(Data for the task Opens)
// usps_pkg: types and constants shared by the ultrasonic positioning FPGA design.
//
// The peripherals hang off one simple processor bus. A request is a single-cycle
// strobe (sel) carrying a byte address, a write flag and write data; the addressed
// slave answers with read data and an acknowledge. Register slaves acknowledge in the
// same cycle, the framebuffer one cycle later. This bus stands in for the processor's
// peripheral bus; its exact protocol is this design's own choice.
//
// Address map (byte addresses, 16 bits):
//   0x8000-0xA57F  framebuffer, one byte per 8 pixels (bit 15 set)
//   0x0000         GPIO1  (send pulse and the two receiver pulses)
//   0x0100         GPIO2  (calibration buttons)
//   0x0200         SPI    (external slave, radio link, unused)
//   0x0300         timer/counter
//   0x0400         UART
//   0x0500         interrupt controller
package usps_pkg;

  localparam int unsigned BUS_AW = 16;
  localparam int unsigned BUS_DW = 32;

  typedef struct packed {
    logic              sel;    // request strobe, one cycle
    logic              we;     // 1 = write, 0 = read
    logic [BUS_AW-1:0] addr;   // byte address
    logic [BUS_DW-1:0] wdata;  // write data
  } bus_req_t;

  // Slave select field addr[11:8] for register slaves (addr[15] = 0).
  typedef enum logic [3:0] {
    SLV_GPIO1 = 4'h0,
    SLV_GPIO2 = 4'h1,
    SLV_SPI   = 4'h2,
    SLV_TIMER = 4'h3,
    SLV_UART  = 4'h4,
    SLV_INTC  = 4'h5
  } slave_e;

  // Register offsets inside a slave (addr[7:0]).
  localparam logic [7:0] GPIO_DATA = 8'h00;  // input levels (read only)
  localparam logic [7:0] GPIO_EDGE = 8'h04;  // captured rising edges, write 1 to clear
  localparam logic [7:0] GPIO_IER  = 8'h08;  // interrupt enable per pin

  localparam logic [7:0] TMR_CTRL  = 8'h00;  // bit0 run, bit1 clear (write, self-clearing)
  localparam logic [7:0] TMR_COUNT = 8'h04;  // counter value (read only)

  localparam logic [7:0] UART_TX   = 8'h00;  // write: byte to send
  localparam logic [7:0] UART_STAT = 8'h04;  // bit0 transmitter busy

  localparam logic [7:0] INTC_ISR  = 8'h00;  // pending interrupts (read only)
  localparam logic [7:0] INTC_IER  = 8'h04;  // enable per source
  localparam logic [7:0] INTC_IAR  = 8'h08;  // write 1 to acknowledge
  localparam logic [7:0] INTC_MER  = 8'h0C;  // bit0 master enable


endpackage
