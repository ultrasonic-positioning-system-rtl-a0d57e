// adr_count: scan position of the LCD driver.
//
// On every `enable` strobe it steps one display byte along the current line.
// A line of H_PIXELS pixels at BPP colour bits each is DISP_BYTES = H_PIXELS*BPP/8
// bytes (120 for 320 pixels of R,G,B). After the last byte comes one extra slot,
// col = DISP_BYTES, in which the LOAD pulse is sent. Then the row counter advances.
// After V_LINES rows the frame starts again at row 0.
// The framebuffer holds one bit per pixel, so one framebuffer byte covers 8 pixels.
// Those 8 pixels become BPP display bytes. `sub` counts 0..BPP-1 inside that group,
// and `adr` is the framebuffer byte address row*H_PIXELS/8 + col/BPP. Both are
// kept as counters, not computed by division. During the LOAD slot `adr` already
// points at the first byte of the next line (line 0 after the last line).
// Outputs are registers that change in the cycle after `enable`.
module adr_count #(
  parameter int unsigned H_PIXELS = 320,
  parameter int unsigned V_LINES  = 240,
  parameter int unsigned BPP      = 3,
  localparam int unsigned DISP_BYTES = H_PIXELS * BPP / 8,
  localparam int unsigned FB_BYTES   = H_PIXELS * V_LINES / 8,
  localparam int unsigned CW = $clog2(DISP_BYTES + 1),
  localparam int unsigned RW = $clog2(V_LINES),
  localparam int unsigned AW = $clog2(FB_BYTES),
  localparam int unsigned SW = (BPP > 1) ? $clog2(BPP) : 1
) (
  input  logic          clk,
  input  logic          rst_n,
  input  logic          enable,
  output logic [CW-1:0] col_count,
  output logic [RW-1:0] row_count,
  output logic [SW-1:0] sub_count,
  output logic [AW-1:0] adr
);
  localparam logic [CW-1:0] COL_LOAD = CW'(DISP_BYTES);
  localparam logic [RW-1:0] ROW_LAST = RW'(V_LINES - 1);
  localparam logic [SW-1:0] SUB_LAST = SW'(BPP - 1);

  always_ff @(posedge clk or negedge rst_n) begin
    if (!rst_n) begin
      col_count <= '0;
      row_count <= '0;
      sub_count <= '0;
      adr <= '0;
    end else if (enable) begin
      if (col_count == COL_LOAD) begin
        // end of the LOAD slot: next line (or next frame)
        col_count <= '0;
        sub_count <= '0;
        if (row_count == ROW_LAST) begin
          row_count <= '0;
        end else begin
          row_count <= row_count + 1'b1;
        end
      end else begin
        col_count <= col_count + 1'b1;
        if (sub_count == SUB_LAST) begin
          sub_count <= '0;
          // last byte of the frame: the next line to be fetched is line 0
          if (col_count == COL_LOAD - 1'b1 && row_count == ROW_LAST) adr <= '0;
          else                                                     adr <= adr + 1'b1;
        end else begin
          sub_count <= sub_count + 1'b1;
        end
      end
    end
  end

  initial assert ((H_PIXELS * BPP) % 8 == 0 && H_PIXELS % 8 == 0)
    else $error("adr_count: H_PIXELS must be a multiple of 8");
endmodule
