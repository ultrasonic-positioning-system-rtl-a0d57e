// tb_adr_count: steps adr_count (default 320x240, 3 colour bits) through one full
// frame and a bit more, with enable pulses at random gaps. After every enable it
// compares column, row, sub-byte and framebuffer address with a model. The model
// computes them from the step number by division (col = n mod 121, and so on). It
// also checks that the counters hold still between enables.
module tb_adr_count;
  localparam int H = 320, V = 240, BPP = 3;
  localparam int DISP = H * BPP / 8;   // 120
  localparam int FBL  = H / 8;         // 40 framebuffer bytes per line
  logic clk = 0, rst_n = 0, enable = 0;
  logic [6:0]  col_count;
  logic [7:0]  row_count;
  logic [1:0]  sub_count;
  logic [13:0] adr;
  int checks = 0, failures = 0;

  adr_count dut (.clk, .rst_n, .enable, .col_count, .row_count, .sub_count, .adr);

  always #5 clk = ~clk;

  initial begin
    #20_000_000;
    failures++;
    $display("TB_RESULT checks=%0d failures=%0d", checks, failures);
    $finish;
  end

  task automatic check_pos(input int n);
    int c, r, s, a;
    c = n % (DISP + 1);
    r = (n / (DISP + 1)) % V;
    if (c < DISP) begin
      s = c % BPP;
      a = r * FBL + c / BPP;
    end else begin
      s = 0;
      a = (r == V - 1) ? 0 : (r + 1) * FBL;
    end
    checks++;
    if (col_count != c || row_count != r || sub_count != s || adr != a) begin
      failures++;
      if (failures < 10)
        $display("n=%0d got c=%0d r=%0d s=%0d a=%0d exp c=%0d r=%0d s=%0d a=%0d",
                 n, col_count, row_count, sub_count, adr, c, r, s, a);
    end
  endtask

  initial begin
    repeat (2) @(posedge clk);
    rst_n <= 1;
    @(posedge clk);
    check_pos(0);
    for (int n = 1; n <= (DISP + 1) * V + 500; n++) begin
      enable <= 1;
      @(posedge clk);
      enable <= 0;
      #1 check_pos(n);
      if ($urandom_range(0, 7) == 0) begin
        repeat ($urandom_range(1, 3)) @(posedge clk);
        #1 check_pos(n);
      end
    end
    $display("TB_RESULT checks=%0d failures=%0d", checks, failures);
    $finish;
  end
endmodule
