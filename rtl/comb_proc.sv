// comb_proc: pacing strobe for the LCD driver.
//
// Divides the system clock by CLK_DIV = CLK_HZ / ENABLE_HZ and emits `enable`, a
// one-clock strobe once per division period, which advances the whole driver by one
// display byte. The original design asks for a 3 MHz enable; with the assumed 50 MHz system
// clock the integer divider is 16, giving 3.125 MHz.
// It also emits `cp_win`, high during the middle half of each period
// (phase CLK_DIV/4 .. 3*CLK_DIV/4-1). sync_out gates CP and LOAD with it, so those
// pulses sit well clear of the enable edge where the data bus changes. That window is
// this design's choice; the original timing chart only shows data stable around each CP pulse.
// Timing: `enable` is high in the cycle where the phase counter equals CLK_DIV-1.
module comb_proc #(
  parameter int unsigned CLK_HZ    = 50_000_000,
  parameter int unsigned ENABLE_HZ = 3_000_000,
  parameter int unsigned CLK_DIV   = CLK_HZ / ENABLE_HZ
) (
  input  logic clk,
  input  logic rst_n,
  output logic enable,
  output logic cp_win
);
  localparam int unsigned PW = (CLK_DIV > 1) ? $clog2(CLK_DIV) : 1;
  localparam logic [PW-1:0] LAST   = PW'(CLK_DIV - 1);
  localparam logic [PW-1:0] WIN_LO = PW'(CLK_DIV / 4);
  localparam logic [PW-1:0] WIN_HI = PW'((3 * CLK_DIV) / 4);

  logic [PW-1:0] phase;

  always_ff @(posedge clk or negedge rst_n) begin
    if (!rst_n)              phase <= '0;
    else if (phase == LAST)  phase <= '0;
    else                     phase <= phase + 1'b1;
  end

  assign enable = (phase == LAST);
  assign cp_win = (phase >= WIN_LO) && (phase < WIN_HI);

  initial assert (CLK_DIV >= 4) else $error("comb_proc: CLK_DIV must be at least 4");
endmodule
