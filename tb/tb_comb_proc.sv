// tb_comb_proc: checks the enable strobe period and the CP window of comb_proc at
// its default 50 MHz / 3 MHz setting (divide by 16). Over 64 periods it checks that
// enable is a one-clock pulse exactly every 16 clocks and that cp_win is high for
// clocks 4..11 of each period (counted from the clock after enable).
module tb_comb_proc;
  logic clk = 0, rst_n = 0;
  logic enable, cp_win;
  int checks = 0, failures = 0;
  localparam int DIV = 16;

  comb_proc dut (.clk, .rst_n, .enable, .cp_win);

  always #10 clk = ~clk;

  initial begin
    #2_000_000;
    failures++;
    $display("TB_RESULT checks=%0d failures=%0d", checks, failures);
    $finish;
  end

  initial begin
    int phase, last_en, n_en, win_len;
    repeat (3) @(posedge clk);
    rst_n <= 1;
    phase = 1; last_en = -1;  // first edge after reset release moves the phase to 1
    n_en = 0; win_len = 0;
    for (int t = 0; t < 64 * DIV; t++) begin
      @(posedge clk);
      #1;
      // reference: after reset the phase counter starts at 0 and counts up
      checks++;
      if (enable !== (phase == DIV - 1)) begin
        failures++;
        $display("t=%0d phase=%0d enable=%b", t, phase, enable);
      end
      checks++;
      if (cp_win !== (phase >= DIV / 4 && phase < 3 * DIV / 4)) begin
        failures++;
        $display("t=%0d phase=%0d cp_win=%b", t, phase, cp_win);
      end
      if (enable) begin
        if (last_en >= 0) begin
          checks++;
          if (t - last_en != DIV) begin failures++; $display("period %0d", t - last_en); end
        end
        last_en = t;
        n_en++;
      end
      phase = (phase + 1) % DIV;
    end
    checks++;
    if (n_en != 64) begin failures++; $display("enables %0d", n_en); end
    $display("TB_RESULT checks=%0d failures=%0d", checks, failures);
    $finish;
  end
endmodule
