// frame_bram: dual-port block RAM holding the display image.
//
// DEPTH bytes (9600 = 320*240 pixels at one bit per pixel), one clock domain.
// Port A is read-only and belongs to the display driver. Port B reads and writes and
// belongs to the processor, which draws the picture. Both ports read synchronously:
// the data for an address presented in cycle t appears after the clock edge that
// ends cycle t. Port B is read-before-write: a write returns the old contents.
// The memory is not reset. Its power-up contents are whatever the processor writes.
module frame_bram #(
  parameter int unsigned DEPTH = 9600,
  localparam int unsigned AW = $clog2(DEPTH)
) (
  input  logic          clk,
  // port A: display driver
  input  logic [AW-1:0] a_addr,
  output logic [7:0]    a_dout,
  // port B: processor
  input  logic          b_en,
  input  logic          b_we,
  input  logic [AW-1:0] b_addr,
  input  logic [7:0]    b_din,
  output logic [7:0]    b_dout
);
  logic [7:0] mem [DEPTH];

  always_ff @(posedge clk) begin
    if (32'(a_addr) < DEPTH) a_dout <= mem[a_addr];
    else                     a_dout <= '0;
  end

  always_ff @(posedge clk) begin
    if (b_en && 32'(b_addr) < DEPTH) begin
      b_dout <= mem[b_addr];
      if (b_we) mem[b_addr] <= b_din;
    end
  end
endmodule
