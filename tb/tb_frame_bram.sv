// tb_frame_bram: writes random bytes through port B at random addresses, keeping a
// copy in the testbench. Then it reads them back through both ports and checks the
// one-clock read latency: the data for an address presented before an edge is valid
// after that edge. It also checks the read-before-write behaviour of port B.
module tb_frame_bram;
  localparam int DEPTH = 9600;
  logic clk = 0;
  logic [13:0] a_addr, b_addr;
  logic [7:0] a_dout, b_din, b_dout;
  logic b_en = 0, b_we = 0;
  logic [7:0] model [DEPTH];
  bit written [DEPTH];
  int checks = 0, failures = 0;

  frame_bram dut (.clk, .a_addr, .a_dout, .b_en, .b_we, .b_addr, .b_din, .b_dout);

  always #5 clk = ~clk;

  initial begin
    #10_000_000;
    failures++;
    $display("TB_RESULT checks=%0d failures=%0d", checks, failures);
    $finish;
  end

  initial begin
    a_addr = 0; b_addr = 0; b_din = 0;
    // fill the whole memory
    for (int i = 0; i < DEPTH; i++) begin
      @(negedge clk);
      b_en = 1; b_we = 1; b_addr = 14'(i); b_din = 8'($urandom);
      model[i] = b_din; written[i] = 1;
    end
    @(negedge clk);
    b_en = 0; b_we = 0;
    // random reads on both ports at once
    for (int i = 0; i < 4000; i++) begin
      int aa, ba;
      aa = $urandom_range(0, DEPTH - 1);
      ba = $urandom_range(0, DEPTH - 1);
      @(negedge clk);
      a_addr = 14'(aa); b_addr = 14'(ba); b_en = 1; b_we = 0;
      @(posedge clk);
      #1;
      checks += 2;
      if (a_dout !== model[aa]) begin failures++; $display("A[%0d]=%h exp %h", aa, a_dout, model[aa]); end
      if (b_dout !== model[ba]) begin failures++; $display("B[%0d]=%h exp %h", ba, b_dout, model[ba]); end
    end
    // read-before-write on port B, port A sees the new value one cycle later
    for (int i = 0; i < 200; i++) begin
      int wa;
      logic [7:0] nv;
      wa = $urandom_range(0, DEPTH - 1);
      nv = 8'($urandom);
      @(negedge clk);
      b_en = 1; b_we = 1; b_addr = 14'(wa); b_din = nv; a_addr = 14'(wa);
      @(posedge clk);
      #1;
      checks++;
      if (b_dout !== model[wa]) begin failures++; $display("RBW[%0d]=%h exp %h", wa, b_dout, model[wa]); end
      model[wa] = nv;
      @(negedge clk);
      b_en = 0; b_we = 0;
      @(posedge clk);
      #1;
      checks++;
      if (a_dout !== nv) begin failures++; $display("A after write [%0d]=%h exp %h", wa, a_dout, nv); end
    end
    $display("TB_RESULT checks=%0d failures=%0d", checks, failures);
    $finish;
  end
endmodule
(Data for the task Closes)
Every line above from the line with "one clock domain." to the line with "the processor, which", inclusive, must be returned exactly; no other line belongs in the reply.

// DEPTH bytes (9600 = 320*240 pixels at one bit per pixel), one clock domain.
// Port A is read-only and belongs to the display driver. Port B reads and writes and
// belongs to the processor, which draws the picture. Both ports read synchronously:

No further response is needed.